Ein Staat unterwirft sich der Zuständigkeit der Rheinschiffahrtsgerichte und der Berufungskammer der Zentralkommisslon für die Rheinschiffahrt auch, wenn er nach Ausübung hoheitlicher Tätigkeit auf dem Rhein als Beklagter zur Sacheverhandelt und Einwendungen erhebt, die nur ein Eingehen auf die Sache selbst enthalten.

Für Anker-Döpper nach § 3.42 RheinSchPVO sind bestimmte Abmessungen nicht vorgeschrieben.

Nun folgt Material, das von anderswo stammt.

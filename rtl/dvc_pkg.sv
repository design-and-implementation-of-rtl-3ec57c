// dvc_pkg: types and sizes shared by the video blocks of the Wyner-Ziv
// decoder: pixels, integer-pel motion vectors and the QCIF frame geometry.
// The frame size (QCIF, 176x144) is the decoder's target format; the 8x8
// motion block, the 6-bit vector components and integer-pel vectors are
// this design's own choices.
package dvc_pkg;
  localparam int FRAME_W = 176;       // QCIF width
  localparam int FRAME_H = 144;       // QCIF height
  localparam int MV_BLK  = 8;         // motion block edge, pixels
  localparam int MVW     = 6;         // signed vector component width

  typedef logic [7:0] pixel_t;

  typedef struct packed {
    logic signed [MVW-1:0] x;
    logic signed [MVW-1:0] y;
  } mv_t;

  // clamp a coordinate into 0..lim-1 (nearest pixel inside the frame)
  function automatic int clamp_coord(int c, int lim);
    if (c < 0) return 0;
    if (c > lim - 1) return lim - 1;
    return c;
  endfunction
endpackage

Urteil der Berufungskammer der Zentralkommission für die Rheinschiffahrt

vom 2. September 1992

262 Z - 11/92

(Rheinschiffahrtsgericht Mannheim)

Zum Tatbestand:

 

Der Kläger ist Eigentümer des MS „Koos", das am 19. 12. 1989 bei klarem und sonnigem Wetter auf dem Oberrhein zu Berg fuhr. Am Steuer stand der 2. Schiffsführer K. Etwa um 10.20 Uhr umfuhr er den (rechtsrheinischen) Speyerer Grund. Dort lag zwischen den Kribben bei Rhein-km 402,63 das MS „Walter Türk" der Beklagten zu 1, um Messungen der Wasserfließgeschwindigkeit durchzuführen. Dessen Führer war der Beklagte zu 2. Das Schiff zeigte nach rechtsrheinisch eine rote und nach linksrheinisch eine rot-weiße Tafel. Es hatte bei Rhein-km 402,3 im Bereich der roten Tonnenstreichlinie einen Vorausanker aus- gebracht. Zur Kennzeichnung war an dem Anker eine Boje mit Radarreflektor befestigt und an dieser eine zweite, etwa 5 m unterhalb liegende Boje, festgemacht. Beide Bojen wurden von MS „Koos" überfahren. Das Schiff erlitt hierdurch einen Schraubenschaden. Die Bojen selbst rissen ab und gingen verloren.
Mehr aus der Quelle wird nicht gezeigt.